The true enemy in any society is the demagogue who seeks “only the good of the dear people” (53).

As to his famous essay on women voting, I’ll just say this: his argument, if consistent, only proves that land-owning gentlemen should vote. That’s not such a terrible idea, and it has worked quite well at times. But if that’s his argument, then he needs to change the thrust of his essay.

Education

Throughout this volume Dabney’s thesis on education is that education is training for virtue, not just throwing book facts at the child. The art of reading or literacy is not education; it is a means to education (189). This will be reflected in good literature, which is always identified “by all that is decent in manner, elevated in sentiment, and thorough and just in argument” (204).

Review of Negro Education: 

Dabney makes a number of very good and very flawed points. He is absolutely correct that throwing books at young students, whether black or white, is not education. Behind this is a subtle presupposition that the State is God.
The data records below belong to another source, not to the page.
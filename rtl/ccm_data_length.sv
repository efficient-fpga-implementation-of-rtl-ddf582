// ccm_data_length: holds the lengths of the current message and derives the
// block counts that the CCM controller, formatter and counter module use.
//
// On load it stores Plen (payload bytes) and Alen (associated data bytes).
// From them, combinationally:
//   a_flag          = Alen != 0
//   aad_blocks      = a_flag ? ceil((Alen + 2) / 16) : 0   (2-byte length prefix)
//   pay_blocks      = ceil(Plen / 16)
//   total_block_num = 1 + aad_blocks + pay_blocks           (B0 first)
//   last_bytes      = bytes in the last payload block (1..16)
// The block name and the total_block_num count come from the source design,
// which gives no formulas; the formulas are those of NIST SP 800-38C
// formatting. Only the two-byte associated-data length encoding is
// supported (Alen < 65280). Outputs change one cycle after load.
module ccm_data_length (
  input  logic        clk,
  input  logic        rst_n,
  input  logic        load,
  input  logic [15:0] plen_in,
  input  logic [15:0] alen_in,
  output logic [15:0] plen,
  output logic [15:0] alen,
  output logic        a_flag,
  output logic [15:0] aad_blocks,
  output logic [15:0] pay_blocks,
  output logic [15:0] total_block_num,
  output logic [4:0]  last_bytes
);

  logic [16:0] aad_sum;
  logic [16:0] pay_sum;

  always_ff @(posedge clk or negedge rst_n) begin
    if (!rst_n) begin
      plen <= '0;
      alen <= '0;
    end else if (load) begin
      plen <= plen_in;
      alen <= alen_in;
    end
  end

  assign a_flag          = (alen != '0);
  assign aad_sum         = {1'b0, alen} + 17'd17;
  assign pay_sum         = {1'b0, plen} + 17'd15;
  assign aad_blocks      = a_flag ? 16'(aad_sum >> 4) : 16'd0;
  assign pay_blocks      = 16'(pay_sum >> 4);
  assign total_block_num = 16'd1 + aad_blocks + pay_blocks;
  assign last_bytes      = (plen[3:0] == 4'd0) ? 5'd16 : {1'b0, plen[3:0]};

endmodule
Dabney says the Negro will be better served by manual labor than by education. Here is where his reasoning, while occasionally on point, gets sloppy. On one hand he is right in a general observation: people who have to work hard on the farm all day do not have time for literary pursuits. The point I think he is trying to make is that a season or a generation of manual labor will instill values that will better serve them for literary pursuits. As it stands, he is wrong because he does not go far enough. He is right that manual labor can teach discipline and virtue, but he does not develop his logical conclusion: supposing this works for the Negro, will not later generations be fit statesmen? I do not know how Dabney can logically say no.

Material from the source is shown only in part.